Hmmm. I got a lot to do. Homework, exams, my sister’s car is busted. A seal just went out on my truck that will take at least a day to fix and about $80. My computer’s breaking. Everything is falling apart like it’s junk or something. My bank account is about $1500 lower than I like it to be. My room is a mess, and I need to take a shower. I have 2 classes that I hate and are a pain in the butt. I am getting fat. I miss my grandpa super bad.

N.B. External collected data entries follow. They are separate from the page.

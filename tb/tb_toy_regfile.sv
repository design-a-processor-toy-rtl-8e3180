// tb_toy_regfile: self-checking test of the 16 x 16 register file: two
// independent read ports, one write port, and register 0 always reading 0
// even after writes to it.
module tb_toy_regfile;
  logic clk = 0, rst, we;
  logic [3:0] aa, ba, wa;
  logic [15:0] wd, ad, bd;
  logic [15:0] model [16];
  int checks = 0, failures = 0;

  toy_regfile dut (.clk, .rst, .a_addr(aa), .b_addr(ba), .w_addr(wa), .we, .w_data(wd), .a_data(ad), .b_data(bd));

  always #5 clk = ~clk;

  initial begin
    #1000000;
    failures++;
    $display("TB_RESULT checks=%0d failures=%0d", checks, failures);
    $finish;
  end

  initial begin
    rst = 1; we = 0; aa = 4'd5; ba = 4'd15;
    @(posedge clk); #1;
    checks++;
    if (ad !== 16'h0 || bd !== 16'h0) begin failures++; $display("FAIL reset"); end
    rst = 0; we = 1;
    for (int i = 0; i < 16; i++) begin
      wa = 4'(i); wd = 16'($urandom) | 16'h1; model[i] = (i == 0) ? 16'h0 : wd;
      @(posedge clk); #1;
    end
    for (int i = 0; i < 2000; i++) begin
      aa = 4'($urandom); ba = 4'($urandom); wa = 4'($urandom);
      wd = 16'($urandom) | 16'h1; we = 1'($urandom);
      #1;
      checks++;
      if (ad !== model[aa]) begin failures++; $display("FAIL A r%0d got=%h exp=%h", aa, ad, model[aa]); end
      checks++;
      if (bd !== model[ba]) begin failures++; $display("FAIL B r%0d got=%h exp=%h", ba, bd, model[ba]); end
      @(posedge clk); #1;
      if (we && wa != 0) model[wa] = wd;
    end
    aa = 0; ba = 0; #1;
    checks++;
    if (ad !== 16'h0 || bd !== 16'h0) begin failures++; $display("FAIL R0 not zero"); end
    $display("TB_RESULT checks=%0d failures=%0d", checks, failures);
    $finish;
  end
endmodule
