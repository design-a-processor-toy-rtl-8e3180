// toy_cpu: the TOY machine, a 16-bit two-cycle processor.
//
// Datapath (as drawn for the TOY): an 8-bit PC with a +1 incrementer and a
// PC multiplexer (pc+1 or the bus); a memory-address multiplexer (PC or the
// bus); 256 x 16 memory whose read data feeds the IR and the register
// write-data multiplexer; the IR splits into op, d, s, t; a 16 x 16 register
// file with A address = s or d, B address = t and write address = d; the ALU
// takes A and B; the bus multiplexer picks the ALU output or the 8-bit addr
// field (s,t). The bus feeds the PC multiplexer, the address multiplexer and
// the register write-data multiplexer (bus / PC / memory). Register A feeds
// the memory write data and the condition evaluator. toy_control turns op,
// phase and flags into the 17 control lines; with MICROCODE = 1 the
// micro-programmed control (toy_control_rom, a 512 x 17 ROM) does it
// instead. Hard-wired control is the default.
//
// Timing: every instruction takes two clock cycles, a fetch cycle (IR <-
// mem[PC], PC <- PC+1 at its closing edge) followed by an execute cycle
// (register, memory and PC writes at its closing edge). The gated clocks of
// the drawings (e.g. IR clock = fetch AND clock) are clock enables on one
// rising-edge clock here.
//
// Input/output: memory address FF is standard input and output, as the
// reference card says. A load (8 or A) from FF takes the word from the
// in_valid/in_ready/in_data stream and a store (9 or B) to FF offers R[d] on
// the out_valid/out_ready/out_data stream instead of writing memory. The
// handshake and the rule that the execute cycle is stretched until the
// transfer happens are this design's own.
//
// Run control (own choice, the drawings show none): after reset the machine
// is stopped. While stopped, the prog_* port reads and writes memory. A
// one-cycle `start` pulse loads PC from start_pc and starts in fetch. Opcode
// 0 (halt) stops the machine at the end of its execute cycle; `halted` is
// then high and PC holds the address after the halt.
module toy_cpu
  import toy_pkg::*;
#(
  parameter bit MICROCODE = 1'b0
) (
  input  logic  clk,
  input  logic  rst,
  // run control
  input  logic  start,
  input  addr_t start_pc,
  output logic  halted,
  // memory access while stopped
  input  logic  prog_we,
  input  addr_t prog_addr,
  input  word_t prog_wdata,
  output word_t prog_rdata,
  // standard input (loads from mem[FF])
  input  logic  in_valid,
  output logic  in_ready,
  input  word_t in_data,
  // standard output (stores to mem[FF])
  output logic  out_valid,
  input  logic  out_ready,
  output word_t out_data,
  // observation
  output addr_t pc_o,
  output word_t ir_o,
  output logic  fetch_o
);

  logic   running;
  logic   fetch, execute;
  ctrl_t  ctrl;
  addr_t  pc, pc_inc, pc_next, pc_d, addr_mux, mem_addr;
  word_t  ir_q, mem_rdata, mem_wdata, rd_data, a_data, b_data, alu_out, bus, wd;
  instr_t ir;
  logic   eq0, gt0, io_access, io_load, io_store, io_wait, adv, mem_we;
  logic [RADDR_W-1:0] a_addr;

  assign ir = instr_t'(ir_q);

  // ---------------- phase and run state ----------------
  always_ff @(posedge clk) begin
    if (rst)                                          running <= 1'b0;
    else if (start && !running)                       running <= 1'b1;
    else if (running && execute && ir.op == OP_HALT)  running <= 1'b0;
  end
  assign halted = ~running;

  // a cycle advances unless it is an execute cycle waiting for I/O
  assign adv = running & ~io_wait;

  toy_phase u_phase (
    .clk(clk), .rst(rst || (start && !running)), .en(adv),
    .fetch(fetch), .execute(execute)
  );

  if (MICROCODE) begin : g_rom_ctrl
    toy_control_rom u_ctrl (
      .op(ir.op), .fetch(fetch), .execute(execute), .clock(1'b1),
      .eq0(eq0), .gt0(gt0), .ctrl(ctrl)
    );
  end else begin : g_hw_ctrl
    toy_control u_ctrl (
      .op(ir.op), .fetch(fetch), .execute(execute), .eq0(eq0), .gt0(gt0), .ctrl(ctrl)
    );
  end

  // ---------------- PC ----------------
  assign pc_inc = pc + 8'd1;

  toy_mux #(.K(ADDR_W), .N(2)) u_pc_mux (
    .in({bus[ADDR_W-1:0], pc_inc}), .sel(ctrl.pc_sel), .out(pc_next)
  );

  assign pc_d = running ? pc_next : start_pc;

  toy_reg #(.K(ADDR_W)) u_pc (
    .clk(clk), .rst(rst),
    .we((adv && ctrl.pc_clk) || (start && !running)),
    .d(pc_d), .q(pc)
  );

  // ---------------- memory ----------------
  toy_mux #(.K(ADDR_W), .N(2)) u_addr_mux (
    .in({bus[ADDR_W-1:0], pc}), .sel(ctrl.addr_sel), .out(addr_mux)
  );

  assign io_access = running && execute && ctrl.addr_sel && addr_mux == IO_ADDR;
  assign io_load   = io_access && ctrl.reg_w && ctrl.wd_sel == WD_MEM;
  assign io_store  = io_access && ctrl.mem_w;
  assign io_wait   = (io_load && !in_valid) || (io_store && !out_ready);

  assign mem_addr  = running ? addr_mux : prog_addr;
  assign mem_we    = running ? (adv && ctrl.mem_clk && ctrl.mem_w && !io_store) : prog_we;
  assign mem_wdata = running ? a_data : prog_wdata;

  toy_memory u_mem (
    .clk(clk), .addr(mem_addr), .we(mem_we), .wdata(mem_wdata), .rdata(mem_rdata)
  );

  assign prog_rdata = mem_rdata;
  assign rd_data    = io_load ? in_data : mem_rdata;

  assign in_ready  = io_load;
  assign out_valid = io_store;
  assign out_data  = a_data;

  // ---------------- IR ----------------
  toy_reg #(.K(WORD_W)) u_ir (
    .clk(clk), .rst(rst), .we(adv && ctrl.ir_clk), .d(mem_rdata), .q(ir_q)
  );

  // ---------------- registers, ALU, bus ----------------
  toy_mux #(.K(RADDR_W), .N(2)) u_a_mux (
    .in({ir.d, ir.s}), .sel(ctrl.a_sel), .out(a_addr)
  );

  toy_regfile u_rf (
    .clk(clk), .rst(rst), .a_addr(a_addr), .b_addr(ir.t), .w_addr(ir.d),
    .we(adv && ctrl.reg_clk && ctrl.reg_w), .w_data(wd),
    .a_data(a_data), .b_data(b_data)
  );

  toy_cond_eval #(.W(WORD_W)) u_cond (.x(a_data), .eq0(eq0), .gt0(gt0));

  toy_alu u_alu (
    .in1(a_data), .in2(b_data), .sel(ctrl.alu_sel), .sub(ctrl.alu_sub),
    .right(ctrl.alu_right), .out(alu_out)
  );

  toy_mux #(.K(WORD_W), .N(2)) u_bus_mux (
    .in({{8'h00, ir.s, ir.t}, alu_out}), .sel(ctrl.bus_sel), .out(bus)
  );

  toy_mux #(.K(WORD_W), .N(3)) u_wd_mux (
    .in({bus, {8'h00, pc}, rd_data}), .sel(ctrl.wd_sel), .out(wd)
  );

  assign pc_o    = pc;
  assign ir_o    = ir_q;
  assign fetch_o = fetch;

  // ---------------- handshake rules ----------------
  // a word offered on standard output stays put until it is taken
  property p_out_hold;
    @(posedge clk) disable iff (rst) out_valid && !out_ready |=> out_valid && $stable(out_data);
  endproperty
  assert property (p_out_hold);
  // a load from standard input keeps asking until a word arrives
  property p_in_hold;
    @(posedge clk) disable iff (rst) in_ready && !in_valid |=> in_ready;
  endproperty
  assert property (p_in_hold);

endmodule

Solutions: Do homework, take exams. Kita’s car is in the process of being fixed. The seal is fixable and I know what I am doing because I have done it before, it just takes time and finding tools and I can ride my bike in the meantime. My computer only has to last 3 more months. Stop spending money and start working more. Clean my room. Pass the stupid classes so you don’t have to take them again. Eat better and exercise. Supposedly I will get to see grandpa in December and hopefully sooner.
I told Millie about trying not to get so caught up in life, and this is one of those situations where I need do what I know I should and that is to focus on the things that are really important. Am I loving God and am I loving people? Cause not a lot matters besides that.
And so, God, this is me submitting my problems to You. Thanks for making them seem ridiculously small. Help me to focus on loving others. P.S. I think You are incomprehensively amazing, and thank You also that Millie and I are finally engaged and for putting us together in the first place. I love You and thank You for loving me first.